I would love to drive down to participate in that one some day! The one here in Western WA is coming up in the next couple of months, but I've done that one so many times, I'd love to go to a new set of shops (and no sales tax!  )


----------



## aplwh (Mar 3, 2015)

More info please? Is there a website? Thanks!


----------



## KathrynJG (May 23, 2013)

http://www.rosecityyarncrawl.com/

I live in Portland and go every year. We have 15 fabulous shops to visit. People come from all over to do our crawl because we have one of the highest densities of LYS in the nation. I mean all over: Chicago, New York, California so it must be good. My knitting group has rented a van.

Each shop has a pattern to give away if you buy even the smallest things. The prizes are wonderful because we have so many outstanding sponsors.


----------



## mrsbee03 (Jul 31, 2014)

KathrynJG said:


> http://www.rosecityyarncrawl.com/
> 
> I live in Portland and go every year. We have 15 fabulous shops to visit. People come from all over to do our crawl because we have one of the highest densities of LYS in the nation. I mean all over: Chicago, New York, California so it must be good. My knitting group has rented a van.
> 
> Each shop has a pattern to give away if you buy even the smallest things. The prizes are wonderful because we have so many outstanding sponsors.


<-------Jealous!  That sounds like so much fun!

I keep trying to find people that want to drive down from here to join in the fun, but I can't find anyone who will.  Harumppph. Party-poopers!

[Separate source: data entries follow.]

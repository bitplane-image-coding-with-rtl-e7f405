// tb_bpc_paco_workload - wavelet codeblocks of 8, 12 and 16-bit images
// through the codec at its default size.
//
// For each bit depth a 256x256 synthetic image is built (a slanted ramp, a
// bright disc with a sharp edge, fine stripes and noise), level-shifted to
// signed samples and transformed here with the reversible 5/3 lifting
// wavelet, 5 levels, which leaves 16 subbands of 128x128 down to 8x8
// coefficients. The subbands are cut into 64x64 codeblocks (25 in all;
// subbands smaller than that are padded with zeros) and each is coded with
// its subband index. The probability table is estimated from the same
// codeblocks: for subband u and bitplane j the share of not-yet-significant
// coefficients that stay insignificant, lowered a little per significant
// neighbour; signs and refinement use one half.
// Every codeblock is encoded and compared word for word with the reference
// model, decoded losslessly, and decoded again from the stream cut at the
// end of a middle pass (the lossy case), which must match the model. The
// rate of each image, in bits per sample, is printed.
module tb_bpc_paco_workload;
  import bpc_pkg::*;
  import bpc_ref_pkg::*;

  localparam int unsigned T = T_DEF, ROWS = ROWS_DEF, W = W_DEF, PHAT = PHAT_DEF;
  localparam int unsigned MAG_W = MAG_W_DEF, NSUB = NSUB_DEF, BS_WORDS = BS_WORDS_DEF;
  localparam int unsigned WATCHDOG = 40000000;

  localparam int unsigned COLS = 2 * T;
  localparam int unsigned ROW_W = $clog2(ROWS), COL_W = $clog2(COLS);
  localparam int unsigned BP_W = $clog2(MAG_W), NBP_W = $clog2(MAG_W + 1);
  localparam int unsigned SUB_W = (NSUB > 1) ? $clog2(NSUB) : 1;
  localparam int unsigned AW = $clog2(BS_WORDS), SLOT_W = AW + 1;

  logic clk = 0, rst_n = 0;
  always #5 clk = ~clk;
  int checks = 0, failures = 0;

  logic              lut_wr_en = 0;
  logic [SUB_W-1:0]  lut_wr_sub = '0;
  logic [BP_W-1:0]   lut_wr_plane = '0;
  logic [CTX_W-1:0]  lut_wr_ctx = '0;
  logic [PHAT-1:0]   lut_wr_prob = '0;
  logic              cb_clear = 0, cb_wr_en = 0, cb_wr_neg = 0;
  logic [ROW_W-1:0]  cb_wr_row = '0;
  logic [COL_W-1:0]  cb_wr_col = '0;
  logic [MAG_W-1:0]  cb_wr_mag = '0;
  logic [ROW_W-1:0]  cb_rd_row = '0;
  logic [COL_W-1:0]  cb_rd_col = '0;
  logic              cb_rd_neg;
  logic [MAG_W-1:0]  cb_rd_mag;
  logic              enc_start = 0;
  logic [SUB_W-1:0]  enc_subband = '0;
  logic              enc_busy, enc_done, enc_overflow, enc_stall, enc_pass_done;
  logic [NBP_W-1:0]  enc_nbp;
  logic [SLOT_W-1:0] enc_words;
  pass_e             enc_pass_type;
  logic [BP_W-1:0]   enc_pass_plane;
  logic [AW-1:0]     bs_rd_addr = '0;
  logic [W-1:0]      bs_rd_data;
  logic              dec_start = 0;
  logic [SUB_W-1:0]  dec_subband = '0;
  logic [NBP_W-1:0]  dec_nbp = '0;
  logic [SLOT_W-1:0] dec_word_limit = '0;
  logic              dec_busy, dec_done, dec_truncated, dec_fetch, dec_pass_done;
  logic [SLOT_W-1:0] dec_words_read;
  pass_e             dec_pass_type;
  logic [BP_W-1:0]   dec_pass_plane;
  logic [ROW_W-1:0]  out_rd_row = '0;
  logic [COL_W-1:0]  out_rd_col = '0;
  logic              out_rd_neg;
  logic [MAG_W-1:0]  out_rd_mag;

  bpc_paco_top dut (.*);

  bpc_ref #(.T(T), .ROWS(ROWS), .W(W), .PHAT(PHAT), .MAG_W(MAG_W), .NSUB(NSUB)) m;

  int unsigned got_pass_len[$];
  int n_stall = 0, n_fetch = 0, n_overflow = 0, n_trunc = 0, n_empty = 0;
  int n_sign = 0, n_multi = 0, n_lossless = 0;
  int n_pass[3];
  int unsigned got_dec_pass[$];
  int unsigned enc_cycles, dec_cycles;

  always @(posedge clk) begin
    if (enc_stall) n_stall++;
    if (dec_fetch) n_fetch++;
    if (dec_pass_done) got_dec_pass.push_back(64 * int'(dec_pass_type) + int'(dec_pass_plane));
    if (enc_pass_done) begin
      got_pass_len.push_back(int'(enc_words));
      n_pass[int'(enc_pass_type)]++;
    end
  end

  task automatic check(bit ok, string what);
    checks++;
    if (!ok) begin
      failures++;
      if (failures < 20) $display("FAIL: %s", what);
    end
  endtask

  task automatic load_lut();
    for (int s = 0; s < int'(NSUB); s++)
      for (int j = 0; j < int'(MAG_W); j++)
        for (int k = 0; k < int'(NCTX); k++) begin
          @(negedge clk);
          lut_wr_en = 1; lut_wr_sub = SUB_W'(s); lut_wr_plane = BP_W'(j);
          lut_wr_ctx = CTX_W'(k); lut_wr_prob = PHAT'(m.prob[s][j][k]);
        end
    @(negedge clk) lut_wr_en = 0;
  endtask

  task automatic load_block();
    @(negedge clk) cb_clear = 1;
    @(negedge clk) cb_clear = 0;
    for (int r = 0; r < int'(ROWS); r++)
      for (int c = 0; c < int'(COLS); c++) begin
        @(negedge clk);
        cb_wr_en = 1; cb_wr_row = ROW_W'(r); cb_wr_col = COL_W'(c);
        cb_wr_mag = MAG_W'(m.mag[r][c]); cb_wr_neg = m.neg[r][c];
      end
    @(negedge clk) cb_wr_en = 0;
    for (int i = 0; i < 16; i++) begin
      cb_rd_row = ROW_W'($urandom_range(ROWS - 1)); cb_rd_col = COL_W'($urandom_range(COLS - 1));
      #1;
      check(cb_rd_mag == MAG_W'(m.mag[cb_rd_row][cb_rd_col]) &&
            cb_rd_neg == m.neg[cb_rd_row][cb_rd_col], "input buffer read back");
    end
  endtask

  task automatic encode(int unsigned sub, output bit ovf);
    int unsigned cyc = 0;
    m.encode(sub);
    n_sign += m.n_sign_steps;
    n_multi += m.n_multi_finish_steps;
    got_pass_len.delete();
    @(negedge clk);
    check(int'(enc_nbp) == m.nbp(), "number of bitplanes");
    enc_start = 1; enc_subband = SUB_W'(sub);
    @(negedge clk) enc_start = 0;
    while (!enc_done && cyc < 10000000) begin @(negedge clk); cyc++; end
    enc_cycles = cyc;
    check(enc_done, "encoder done");
    ovf = m.bs.size() > BS_WORDS;
    check(enc_overflow == ovf, $sformatf("overflow flag %0d, model length %0d", enc_overflow, m.bs.size()));
    if (ovf) begin
      n_overflow++;
      check(int'(enc_words) == BS_WORDS, "length saturates at the bitstream size");
      return;
    end
    if (m.nbp() == 0) n_empty++;
    check(int'(enc_words) == m.bs.size(), $sformatf("length %0d vs %0d", enc_words, m.bs.size()));
    check(got_pass_len.size() == m.pass_len.size(), "number of passes");
    for (int i = 0; i < got_pass_len.size() && i < m.pass_len.size(); i++)
      check(got_pass_len[i] == m.pass_len[i], $sformatf("pass %0d length", i));
    for (int i = 0; i < m.bs.size(); i++) begin
      bs_rd_addr = AW'(i);
      #1;
      check(bs_rd_data == W'(m.bs[i]), $sformatf("word %0d", i));
    end
  endtask

  task automatic decode(int unsigned sub, int unsigned lim, bit lossless);
    int unsigned cyc = 0;
    m.decode(sub, m.nbp(), lim);
    got_dec_pass.delete();
    @(negedge clk);
    dec_start = 1; dec_subband = SUB_W'(sub); dec_nbp = NBP_W'(m.nbp());
    dec_word_limit = SLOT_W'(lim);
    @(negedge clk) dec_start = 0;
    while (!dec_done && cyc < 10000000) begin @(negedge clk); cyc++; end
    dec_cycles = cyc;
    check(dec_done, "decoder done");
    check(dec_truncated == m.stopped, "truncation flag");
    check(int'(dec_words_read) == m.rd_ptr, "words read");
    if (dec_truncated) n_trunc++;
    for (int r = 0; r < int'(ROWS); r++)
      for (int c = 0; c < int'(COLS); c++) begin
        out_rd_row = ROW_W'(r); out_rd_col = COL_W'(c);
        #1;
        check(out_rd_mag == MAG_W'(m.dmag[r][c]) && (out_rd_mag == 0 || out_rd_neg == m.dneg[r][c]),
              $sformatf("decoded (%0d,%0d) %0d vs model %0d", r, c, out_rd_mag, m.dmag[r][c]));
        if (lossless)
          check(out_rd_mag == MAG_W'(m.mag[r][c]) && (out_rd_mag == 0 || out_rd_neg == m.neg[r][c]),
                $sformatf("lossless (%0d,%0d)", r, c));
      end
    if (lossless) begin
      n_lossless++;
      // every pass completes, in the order SPP, MRP, CP per bitplane
      check(got_dec_pass.size() == m.pass_len.size(), "decoder pass count");
      for (int i = 0; i < got_dec_pass.size(); i++) begin
        int unsigned pl = (m.nbp() - 1) - (i + 2) / 3;
        int unsigned ty = (i == 0) ? 2 : (i - 1) % 3;
        check(got_dec_pass[i] == 64 * ty + pl, $sformatf("decoder pass %0d", i));
      end
    end
  endtask


  localparam int IMG = 256, LEVELS = 5;
  int img [IMG][IMG];
  int vec [IMG];
  int tmp [IMG];

  // one level of reversible 5/3 lifting on vec[0..n-1], symmetric extension;
  // low-pass results go to the first half, high-pass to the second
  function automatic void lift(int n);
    int half = n / 2;
    for (int i = 0; i < half; i++) begin
      int xr = (2 * i + 2 < n) ? vec[2 * i + 2] : vec[n - 2];
      tmp[half + i] = vec[2 * i + 1] - ((vec[2 * i] + xr) >>> 1);
    end
    for (int i = 0; i < half; i++) begin
      int dl = (i > 0) ? tmp[half + i - 1] : tmp[half];
      tmp[i] = vec[2 * i] + ((dl + tmp[half + i] + 2) >>> 2);
    end
    for (int i = 0; i < n; i++) vec[i] = tmp[i];
  endfunction

  function automatic void make_image(int bits);
    int maxv = (1 << bits) - 1;
    for (int r = 0; r < IMG; r++)
      for (int c = 0; c < IMG; c++) begin
        int v = ((3 * r + 2 * c) * maxv) / (5 * IMG) / 2;
        if ((r - 70) * (r - 70) + (c - 45) * (c - 45) < 900) v += maxv / 3;
        if (c >= 96 && ((r >> 1) % 2 == 0)) v += maxv / 8;
        v += int'($urandom_range(maxv / 64 + 1));
        if (v > maxv) v = maxv;
        img[r][c] = v - (1 << (bits - 1));
      end
    for (int l = 0; l < LEVELS; l++) begin
      int n = IMG >> l;
      for (int r = 0; r < n; r++) begin
        for (int c = 0; c < n; c++) vec[c] = img[r][c];
        lift(n);
        for (int c = 0; c < n; c++) img[r][c] = vec[c];
      end
      for (int c = 0; c < n; c++) begin
        for (int r = 0; r < n; r++) vec[r] = img[r][c];
        lift(n);
        for (int r = 0; r < n; r++) img[r][c] = vec[r];
      end
    end
  endfunction

  // subband u: 0 is the final low-pass band, then HL, LH, HH from the
  // coarsest level to the finest
  function automatic void subband_origin(int u, output int r0, output int c0, output int h);
    if (u == 0) begin r0 = 0; c0 = 0; h = IMG >> LEVELS; return; end
    begin
      int lv = LEVELS - (u - 1) / 3;
      int o = (u - 1) % 3;
      h = IMG >> lv;
      r0 = (o == 0) ? 0 : h;
      c0 = (o == 1) ? 0 : h;
    end
  endfunction

  // codeblock (br, bc) of subband u, padded with zeros beyond the subband
  function automatic int coef(int u, int br, int bc, int r, int c);
    int r0, c0, h, y, x;
    subband_origin(u, r0, c0, h);
    y = br * int'(ROWS) + r;
    x = bc * int'(2 * T) + c;
    return (y < h && x < h) ? img[r0 + y][c0 + x] : 0;
  endfunction

  function automatic int nblk(int u);
    int r0, c0, h;
    subband_origin(u, r0, c0, h);
    return (h + int'(ROWS) - 1) / int'(ROWS);
  endfunction

  function automatic void take_block(int u, int br, int bc);
    foreach (m.mag[r, c]) begin
      int v = coef(u, br, bc, r, c);
      m.neg[r][c] = v < 0;
      m.mag[r][c] = (v < 0) ? -v : v;
    end
  endfunction

  function automatic void estimate_table();
    for (int u = 0; u < int'(NSUB); u++)
      for (int j = 0; j < int'(MAG_W); j++) begin
        int below = 0, stay = 0, p0;
        for (int br = 0; br < nblk(u); br++)
          for (int bc = 0; bc < nblk(u); bc++)
            for (int r = 0; r < int'(ROWS); r++)
              for (int c = 0; c < int'(2 * T); c++) begin
                int v = coef(u, br, bc, r, c);
                int a = (v < 0) ? -v : v;
                if (a < (1 << (j + 1))) begin
                  below++;
                  if (a < (1 << j)) stay++;
                end
              end
        p0 = (below == 0) ? 127 : (stay * 128) / below;
        for (int k = 0; k < int'(NCTX); k++) begin
          int p = (k < 9) ? p0 - 6 * k : 64;
          if (p < 4) p = 4;
          if (p > 127) p = 127;
          m.prob[u][j][k] = p;
        end
      end
  endfunction

  initial begin
    bit ovf;
    int unsigned total_words, cut, max_words;
    int bit_depth [3] = '{8, 12, 16};
    int n_blocks = 0;
    for (int u = 0; u < int'(NSUB); u++) n_blocks += nblk(u) * nblk(u);
    m = new();
    repeat (3) @(negedge clk);
    rst_n = 1;
    foreach (bit_depth[d]) begin
      make_image(bit_depth[d]);
      estimate_table();
      load_lut();
      total_words = 0;
      max_words = 0;
      for (int u = 0; u < int'(NSUB); u++)
      for (int br = 0; br < nblk(u); br++)
      for (int bc = 0; bc < nblk(u); bc++) begin
        take_block(u, br, bc);
        check(m.nbp() <= MAG_W, "magnitudes fit the bitplanes");
        load_block();
        encode(u, ovf);
        check(!ovf, "codeblock fits the bitstream memory");
        if (ovf) continue;
        total_words += m.bs.size();
        if (m.bs.size() > max_words) max_words = m.bs.size();
        decode(u, m.bs.size(), 1);
        if (m.pass_len.size() > 2) begin
          cut = m.pass_len[m.pass_len.size() / 2];
          decode(u, cut, 0);
        end
      end
      $display("%0d-bit image: %0d codewords, %0d.%02d bits per sample, largest codeblock %0d words, lossless",
               bit_depth[d], total_words, (total_words * W) / (IMG * IMG),
               ((total_words * W * 100) / (IMG * IMG)) % 100, max_words);
    end
    check(n_lossless == 3 * n_blocks, "every codeblock decoded losslessly");
    check(n_sign > 0 && n_pass[1] > 0 && n_fetch > 0, "signs, refinement and fetches happened");
    $display("TB_RESULT checks=%0d failures=%0d", checks, failures);
    $finish;
  end
  initial begin
    repeat (WATCHDOG) @(posedge clk);
    failures++;
    $display("FAIL: watchdog");
    $display("TB_RESULT checks=%0d failures=%0d", checks, failures);
    $finish;
  end
endmodule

Someday I will find someone else who wants to go and I'll be down there to join the fun. Have a great time!


----------



## aplwh (Mar 3, 2015)

Oh man! That sounds fun!


----------



## KathrynJG (May 23, 2013)

Take the train!! Not Amtrak but the one opperated by Washington/Oregon Transportation (but you book it through Amtrak). I use it all the time for Seattle and Eugene..

Try for next year then post on KP that you are looking for a group to crawl with. Until today we had one space left in our van and would have been happy to pick you up at the train station. Or maybe your friends would be more enticed if you suggest the train.


----------



## alinoca (Sep 9, 2014)

Do they do this more than once a year, my son moved to Portland last year and I am thinking of visiting him over spring break, my younger son is still in school.. I am thinking of taking the surfliner, the amtrak train which travels up the coast.


----------



## KathrynJG (May 23, 2013)

Once a year only always the first weekend in March.


----------



## Jeannie2009 (Mar 8, 2013)

This year our local LYS has rented a small bus for some of us to ride in as we do a crawl. I cant wait.


----------



## ccrotty489 (Oct 10, 2013)

My daughter and I decided to leave a day earlier than the rest of our group. Had a beautiful day to drive. Stopped at a small shop in mount hood,OR -Not Another Hat. The lady who owns the shop was nice and friendly. Spent some time browsing and bought some lovely new yarns. Had lunch near her shop and then on to Portland. Checked into our room and stayed put for the night. Looking forward to meeting up with our group today and doing the Crawl.


----------



## lindseymary (Oct 29, 2011)

Hope you Crawlers will post pics of your haul.Lindseymary


----------



## ccrotty489 (Oct 10, 2013)

lindseymary said:


> Hope you Crawlers will post pics of your haul.Lindseymary


I wish I knew how to get the pix from my phone to here


----------



## KathrynJG (May 23, 2013)

ccrotty489 said:


> My daughter and I decided to leave a day earlier than the rest of our group. Had a beautiful day to drive. Stopped at a small shop in mount hood,OR -Not Another Hat.


That is such a nice shop I am glad you stopped there. The view of the river makes you want to sit and knit there all day.

My goup tackled 6 shops today and one yesterday in our neighborhood: Pearl Fibers...say hello to Cindy. She works so hard for her customers.

Each shop is so different, I love them all. We have 2 80 year olds in our group and they bought the most yarn and were the last to want to go home. Hope you and your daughter have as much fun as we did.


----------



## ccrotty489 (Oct 10, 2013)

Finished the yarn crawl today ---8 shops. Totally beat


----------